# How to ship Morels



## scmorelhunter (May 20, 2013)

I have some morels that I have picked but am not to sure on how to go about holding them and then shipping. I keep seeing auctions on ebay for morels that have been picked and the seller will ship untouched. My question is once I've picked them how do I hold handle store them for the 24 hours after my auction ends and how do I ship them? Should I just put the, in a box and send them out? Or should I put them in a paper bag and then in a box? 

I don't understand how people could pick them , then send them priority mail 2 to 3 days later they would arrive. This is 4 days from when they were picked. Wouldn't they be all mush by then? Any suggestions advice is greatly appreciated.


----------



## oldlords (Apr 29, 2013)

I would say you would of had to pick them the same day to get them out priority mail and still be good with three days of possible heat and no refrigeration. I sold 4 pounds once on ebay and shipped next day. I only made $40.00 because of the high shipping. 

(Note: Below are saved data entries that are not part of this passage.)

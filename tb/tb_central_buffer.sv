// tb_central_buffer: a central buffer with 8 rows. Activation groups are written
// through the host port; ACTREQ flits from several PEs arrive on their rows and each
// must be answered with 64 ACT flits on the right row, addressed to the right PE and
// carrying the stored groups in channel order. RESULT flits then add values into
// output words, which are read back through the read port.
module tb_central_buffer;
  import candles_pkg::*;
  logic clk = 0, rst_n = 0;
  logic [15:0] act_base = 16'h1000;
  logic wr_en = 0;
  logic [15:0] wr_addr = 0, rd_addr = 0;
  logic [79:0] wr_data = 0, rd_data;
  logic  in_valid [8], in_ready [8], out_valid [8], out_ready [8], idle;
  flit_t in_flit [8], out_flit [8];
  logic [31:0] st_requests, st_results;
  int checks = 0, failures = 0;
  int exp_res [int];
  int got_act [8];

  central_buffer dut (.*);
  always #5 clk = ~clk;

  function automatic logic [52:0] grp_of(int pe, int sl, int c);
    return 53'({pe[7:0], sl[3:0], c[7:0]}) * 53'd2654435761;
  endfunction

  initial begin
    #2000000; failures++;
    $display("TB_RESULT checks=%0d failures=%0d", checks, failures);
    $finish;
  end

  // ACT flit checker: each row answers one request at a time, in channel order
  int next_ch [8];
  int cur_pe [8], cur_sl [8];
  always @(posedge clk) if (rst_n) begin
    for (int r = 0; r < 8; r++) if (out_valid[r] && out_ready[r]) begin
      int pe;
      pe = int'(out_flit[r].dy) * 8 + int'(out_flit[r].dx);
      checks++;
      if (out_flit[r].kind != FL_ACT || out_flit[r].dy != 3'(r) || pe != cur_pe[r] ||
          out_flit[r].addr != 16'(next_ch[r]) ||
          out_flit[r].data[52:0] != grp_of(cur_pe[r], cur_sl[r], next_ch[r])) begin
        failures++; $display("FAIL act flit row %0d ch %0d", r, next_ch[r]);
      end
      next_ch[r]++;
      got_act[r]++;
    end
  end

  task automatic send(int r, flit_t f);
    in_valid[r] = 1; in_flit[r] = f;
    do @(posedge clk); while (!in_ready[r]);
    #1 in_valid[r] = 0;
  endtask

  initial begin
    for (int r = 0; r < 8; r++) begin in_valid[r] = 0; in_flit[r] = '0; out_ready[r] = 1; got_act[r] = 0; end
    repeat (2) @(posedge clk);
    #1 rst_n = 1;
    // activation groups for PEs (x=2,y=1) slice 0 and (x=5,y=6) slice 3
    for (int c = 0; c < 64; c++) begin
      wr_en = 1; wr_addr = act_base + 16'({3'd1, 3'd2, 3'd0, 6'(c)}); wr_data = 80'(grp_of(10, 0, c));
      @(posedge clk); #1;
      wr_addr = act_base + 16'({3'd6, 3'd5, 3'd3, 6'(c)}); wr_data = 80'(grp_of(53, 3, c));
      @(posedge clk); #1;
    end
    for (int a = 0; a < 16; a++) begin
      wr_addr = 16'(16'h8000 + a); wr_data = '0; @(posedge clk); #1;
    end
    wr_en = 0;
    next_ch[1] = 0; cur_pe[1] = 10; cur_sl[1] = 0;
    next_ch[6] = 0; cur_pe[6] = 53; cur_sl[6] = 3;
    fork
      begin
        flit_t f; f = '0; f.kind = FL_ACTREQ; f.to_cb = 1; f.sx = 2; f.sy = 1; f.addr = 0;
        send(1, f);
      end
      begin
        flit_t f; f = '0; f.kind = FL_ACTREQ; f.to_cb = 1; f.sx = 5; f.sy = 6; f.addr = 3;
        send(6, f);
      end
    join
    // results from three rows into 16 words
    for (int t = 0; t < 60; t++) begin
      flit_t f; int a, v, r;
      a = $urandom % 16; v = int'($urandom % 1001) - 500; r = $urandom % 8;
      f = '0; f.kind = FL_RESULT; f.to_cb = 1; f.addr = 16'(16'h8000 + a); f.data = 64'(signed'(v));
      if (!exp_res.exists(a)) exp_res[a] = 0;
      exp_res[a] += v;
      send(r, f);
    end
    wait (idle);
    repeat (4) @(posedge clk);
    checks += 3;
    if (got_act[1] != 64 || got_act[6] != 64) begin failures++; $display("FAIL act count %0d %0d", got_act[1], got_act[6]); end
    if (st_requests != 2) begin failures++; $display("FAIL requests %0d", st_requests); end
    if (st_results != 60) begin failures++; $display("FAIL results %0d", st_results); end
    for (int a = 0; a < 16; a++) begin
      int e;
      e = exp_res.exists(a) ? exp_res[a] : 0;
      rd_addr = 16'(16'h8000 + a);
      @(posedge clk); #1;
      checks++;
      if (int'(psum_t'(rd_data[23:0])) != e) begin failures++; $display("FAIL word %0d got %0d exp %0d", a, psum_t'(rd_data[23:0]), e); end
    end
    $display("TB_RESULT checks=%0d failures=%0d", checks, failures);
    $finish;
  end
endmodule
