// index_gen: index-generation logic of a CANDLES PE.
//
// Runs beside the multiplier array and gives, for each of the 16 products of a
// cycle, the 11-bit tag of the output neuron it belongs to, plus a valid bit.
//   1. The activation group's hybrid run-length metadata is expanded into four
//      absolute pixel positions: p0 = first_idx, p(i) = p(i-1) + zrun(i-1) + 1.
//   2. Each position p = ty*7 + tx inside the 7x4 tile is split into (tx, ty).
//   3. Each weight's 4-bit absolute index {r, s} shifts the pixel to its output
//      neuron: ox = tx - s + pad, oy = ty - r + pad (stride 1).
//   4. Kernel k = 4*kg + f and output pixel q = oy*7 + ox give
//      bank = {f, q[2:0]}, entry = {kg, q[4:3]}, tag = {bank, entry}.
// A product is valid when both operands are present and the output neuron falls in
// the tile; products whose neuron lies outside the tile (a feature-map boundary or a
// halo of a larger kernel) are flagged in out_of_tile and not accumulated.
// Combinational. The 11-bit tag split (5 bank + 6 entry bits), the 5-bit absolute and
// 4-bit run-length activation indices and the 4-bit kernel index follow the
// published design; the neuron-to-bank mapping and the {r,s} bit split are this
// design's own.
module index_gen
  import candles_pkg::*;
(
  input  act_group_t              grp,
  input  wt_entry_t               wts,
  input  logic [3:0]              kg,      // kernel group (kernels 4kg..4kg+3)
  input  logic [1:0]              pad,     // output shift for same-size convolutions
  output logic [3:0][3:0]         valid,   // [f][i]
  output logic [3:0][3:0][TAG_BITS-1:0] tag,
  output logic [3:0][3:0]         out_of_tile
);
  logic [6:0] pos [4];
  logic signed [5:0] tx [4];
  logic signed [5:0] ty [4];
  logic signed [5:0] ox, oy;
  logic [4:0] q;

  always_comb begin
    pos[0] = {2'b0, grp.first_idx};
    for (int i = 1; i < 4; i++)
      pos[i] = pos[i-1] + 7'(grp.zrun[i-1]) + 7'd1;
    for (int i = 0; i < 4; i++) begin
      ty[i] = 6'(pos[i] / 7'(TILE_W));
      tx[i] = 6'(pos[i] % 7'(TILE_W));
    end
    for (int f = 0; f < 4; f++) begin
      for (int i = 0; i < 4; i++) begin
        ox = tx[i] - 6'(wts[f].idx[1:0]) + 6'(pad);
        oy = ty[i] - 6'(wts[f].idx[3:2]) + 6'(pad);
        q  = 5'(oy * 6'(TILE_W) + ox);
        tag[f][i] = {2'(f), q[2:0], kg, q[4:3]};
        valid[f][i] = 1'b0;
        out_of_tile[f][i] = 1'b0;
        if (grp.valid[i] && wts[f].valid && pos[i] < 7'(TILE_PIX)) begin
          if (ox >= 0 && ox < 6'(TILE_W) && oy >= 0 && oy < 6'(TILE_H))
            valid[f][i] = 1'b1;
          else
            out_of_tile[f][i] = 1'b1;
        end
      end
    end
  end
endmodule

I think it's just to much of a hassle to ship them, unless you could sell them locally. I got about 120lbs. I'm going to freeze what I can and give the rest to family.


----------



## chrigs (May 9, 2013)

@sc. Last year our area didn't produce because of drought, so I decided to order some from a seattle company. Thougt they were reputable, a few days later they arrived fed x, most of them were thawed out as they wrapped them in bubble wrap and shipped in a box. I refroze them , they just didn't taste like a wild morel, and were all very small.$100- lesson learned. The only way I would do it would be to ship frozen , not too far away, and in Styrofoam cooler type box.


----------



## chrigs (May 9, 2013)

@sc maybe even dry ice, like they do steaks through the mail, most hyvees have it


----------